19. It is submitted first that he would be at risk at the point of return of being subject to interrogation and ill-treatment on account of his established profile; or, that even if released into the country, he would seek to continue his activities as before and that this would bring him to the adverse attention of the authorities.
20. I accept that the appellant has produced articles critical of the regimes on Facebook. I accept he has also attended in good faith demonstrations and that the articles were written in good faith. Despite the other findings with respect to his credibility reached by previous judges, I accept that he has done so in good faith and that it follows that he has a subjective fear on return to Iraq. The question is whether that fear is objectively justified bearing in mind the low standard applicable in asylum cases.
21. There is limited information about the extent to which the Iraqi or IKR authorities monitor the activity of anti-regime activists within the United Kingdom. There is limited information also regarding as to how they react to those people if returned.
22. I have considered carefully the CPIN “Country Policy and Information Note Iraq: Opposition to the government in the Kurdistan Region of Iraq (KRI) Version 2.0 June 2021” set out in the First-inventory of Productions provided to the First-tier Tribunal. I was not taken to any later version. Section 11 of the CPIN is entitled “Treatment of opponents to the KRI authorities”. Much of that relates to the arrest and detention of demonstrators, principally civil servants, who had not been paid. There is also evidence [11.1.7] of a campaign of arrests of civil society activists to prevent them demonstrating. This continued on into 2021, but I am not satisfied that this is indicative of a risk to the appellant given the absence of evidence of his involvement with this specific issue. Nor does this information related to actions taken outside Iraq, although I do accept from [11.2] that actions have been taken against journalists and media offices within the IKR doe to actions taken there. There has also been, I accept, incidents in which there were extrajudicial killings and excessive use of force.
23. I note also from section 11.5 that the Law to Prevent the Misuse of Telecommunications Equipment has been used against demonstrators and to stifle dissent, this does not appear to have been used against those outside Iraq. Mr Martin did not take me to any passages in the material which indicate such actions by the Iraqi or IKR authorities
24. I accept the submission made by Mr Martin that it is reasonable to expect that when a laissez-passer is applied for, that the Iraqi Consulate or Embassy would undertake checks. I am prepared to accept also that it is likely that they would do a simple Google search on such a person and that he is likely to be asked questions about what he has been doing in the United Kingdom for the last ten years.
25. I find it unlikely that the Iraqi consular officials would not ask what the appellant had been doing in the United Kingdom and it I consider it would surprising if he was not asked if he had sought asylum in the United Kingdom and at the least an outline of the basis of his claim.
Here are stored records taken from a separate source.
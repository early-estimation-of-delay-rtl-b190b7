// Types shared by the binary to BCD converter blocks.
//
// The converter handles one BCD digit in two pieces: bit 0, which never needs
// arithmetic because every correction and every contribution added to the
// ones digit is even, and bits 3..1, which are carried around as a 3-bit
// "half digit" (the digit's value divided by two). Tens digits are carried
// as full 4-bit BCD digits.
package bin2bcd_pkg;

  // Bits 3..1 of a BCD digit (the digit value shifted right by one).
  typedef logic [2:0] half_digit_t;

  // A full 4-bit BCD digit.
  typedef logic [3:0] bcd_digit_t;

  // The three most significant bits a6..a4 of the 7-bit binary input.
  typedef logic [2:0] hsb_t;

endpackage
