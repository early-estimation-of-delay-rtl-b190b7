// BCD correction block: adds (0110)2 to a digit when the overflow input is high.
//
// Adding six to a 4-bit digit leaves bit 0 alone and adds three to bits 3..1,
// so the block only sees bits 3..1 and works modulo 8 (the carry out of bit
// 3 is the carry that the caller already knows and forwards to the tens
// digit). The +3 is built like the gate schematic of the block: bit 1 is
// inverted, bit 2 is inverted or not depending on bit 1, bit 3 is inverted or
// not depending on (bit 2 OR bit 1); a final row of 2:1 multiplexers, steered
// by overflow, chooses between the corrected and the original bits.
//
// Interface: i = digit bits 3..1, overflow = correction enable (C1 or C2),
// o = digit bits 3..1 after correction.
// Timing: purely combinational.
// Follows the document's block; the 3-bit port grouping is this design's.
module bcd_correct
  import bin2bcd_pkg::*;
(
  input  half_digit_t i,
  input  logic        overflow,
  output half_digit_t o
);

  half_digit_t plus3;

  always_comb begin
    plus3[0] = ~i[0];
    plus3[1] = i[0] ? i[1] : ~i[1];
    plus3[2] = (i[1] | i[0]) ? ~i[2] : i[2];
    o        = overflow ? plus3 : i;
  end

endmodule
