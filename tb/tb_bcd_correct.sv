// Self-checking test of bcd_correct: for every 4-bit digit d (bit 0 passed
// around the block) and both overflow values, bits 3..1 of the output must
// equal those of d + 6 (mod 16) when overflow is set and of d otherwise.
module tb_bcd_correct;
  logic [2:0] i, o;
  logic       overflow;
  int checks = 0, failures = 0;

  bcd_correct dut (.i(i), .overflow(overflow), .o(o));

  // Watchdog: the sweep needs far fewer time steps than this.
  initial begin
    #100000;
    failures++;
    $display("watchdog expired");
    $display("TB_RESULT checks=%0d failures=%0d", checks, failures);
    $finish;
  end

  initial begin
    for (int ov = 0; ov < 2; ov++)
      for (int d = 0; d < 16; d++) begin
        automatic int exp_d;
        i = d[3:1];
        overflow = ov[0];
        exp_d = (ov != 0) ? (d + 6) % 16 : d;
        #1;
        checks++;
        if ({o, d[0]} !== exp_d[3:0]) begin
          failures++;
          $display("FAIL d=%0d ov=%0d got=%0d exp=%0d", d, ov, {o, d[0]}, exp_d);
        end
      end
    $display("TB_RESULT checks=%0d failures=%0d", checks, failures);
    $finish;
  end
endmodule
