// Carry addition block: adds one carry bit to a 4-bit tens digit.
//
// An incrementer enabled by the carry: bit k is inverted when the carry and
// all lower input bits are one. As in the block's schematic, each output bit
// is a 2:1 multiplexer choosing between the input bit and its inverse, the
// selects coming from a short AND chain (cin, cin.x0, cin.x0.x1, ...).
// The converter uses two of these in series, adding C1 and then C2 to the
// tens contribution of the high bits. The sum never exceeds 9 for inputs in
// the converter's range, so no carry out is produced.
//
// Interface: x = tens digit, cin = carry, o = x + cin (mod 16).
// Timing: purely combinational.
// Follows the document's block.
module carry_add
  import bin2bcd_pkg::*;
(
  input  bcd_digit_t x,
  input  logic       cin,
  output bcd_digit_t o
);

  logic [3:0] flip;   // bit k toggles when cin and x[k-1:0] are all one

  always_comb begin
    flip[0] = cin;
    flip[1] = flip[0] & x[0];
    flip[2] = flip[1] & x[1];
    flip[3] = flip[2] & x[2];
    for (int k = 0; k < 4; k++) o[k] = flip[k] ? ~x[k] : x[k];
  end

endmodule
What is less clear is what the Iraqi or IKR authorities would do about that information. I accept given the background of what is said in SMO (2) that the understandable interest that the authorities have in returnees that he would be questioned on return. The tenor of the background is of course, as noted in SMO (2), concerns of those who had been involved with ISIS or ISIL returning to IKR or Iraq which would give rise to serious security concerns. Those factors are identified in SMO (2). I do not, however, consider that this appellant falls within those categories. It would be evident that the appellant although of military age, was not coming from an area of ISIS or ISIL activity and indeed having spent the previous ten years in the United Kingdom this would tend to suggest that he was not involved.
26. Whilst Mr Martin has referred me to XX (PJAK) care must be taken in applying those considerations which apply there in trying to read over how the Iraqi or IKR authorities would react as opposed to how the Iranian authorities would react on coming across somebody who had expressed anti-regime activities. How Iran reacts to dissent is well-evidenced.
27. Bearing in mind Mr Martin’s careful submissions and the background material, which provides little evidence of a systemic approach to those active against the regime, I find there is in reality insufficient evidence to show that adverse interest would flow from somebody who had made the type of posts made by the appellant or had attended anti-regime or even organised anti-regime demonstrations. I accept that he may be questioned about it but I am not satisfied on the basis of the evidence, that even bearing in mind the low threshold that there is a reasonable likelihood of the appellant being seen as of being such adverse interest that he would be ill-treated or otherwise subject to persecutory treatment. I do not discount his subjective fear of that but I simply find that there is no proper objective basis to support his claim to be at risk of persecution.
28. Similarly, I find insufficient evidence to show that if he were to continue the activities at the same level as he did in the United Kingdom that this would lead to the adverse attention of the authorities. Whilst there is some evidence of a crackdown and dissent, there is no sufficient evidential basis on which I could, even bearing in mind the low threshold, conclude that he would be at risk from continuing to make posts on Facebook or in attending demonstrations; or, for that matter assisting in the way he had done before.
29. With regard to documentation, I note the preserved finding by Judge McGrade at [13] that:
13. I am not satisfied it is appropriate to depart from earlier findings that the Appellant has family in the IKR, has a CSID there and that his family can assist him.
30. In the circumstances, I am not satisfied that he would be in difficulty on arrival owing to not having a CSID or in obtaining an INID.
31. In summary, for these reasons, I consider that the appellant has failed to establish a well-founded fear of persecution in Iraq and I dismiss the appeal.
Notice of decision
1 The decision of the First-tier Tribunal involved the making of an error of law and is set aside.
2 The decision is remade by dismissing the appeal

Signed Date: 2 July 2024
Jeremy K H Rintoul
Judge of the Upper Tribunal
ANNEX – ERROR OF LAW DECISION

Case No: UI-2023-004584
First-tier Tribunal No: PA/52399/2023


THE IMMIGRATION ACTS


Decision & Reasons Issued:

26/04/2024


Before

UPPER TRIBUNAL JUDGE MACLEMAN

Between

B J A
Appellant
and

Secretary of State for the Home Department

Respondent

For the Appellant: Mr T Haddow, Advocate, instructed by Jain, Neil & Ruddy, Solicitors For the Respondent: Mr M Diwnycz, Senior Home Office Presenting Officer

Heard at Edinburgh on 4 April 2024

DECISION AND REASONS

1. FtT Judge McGrade dismissed the appellant’s appeal by a decision dated October 2023.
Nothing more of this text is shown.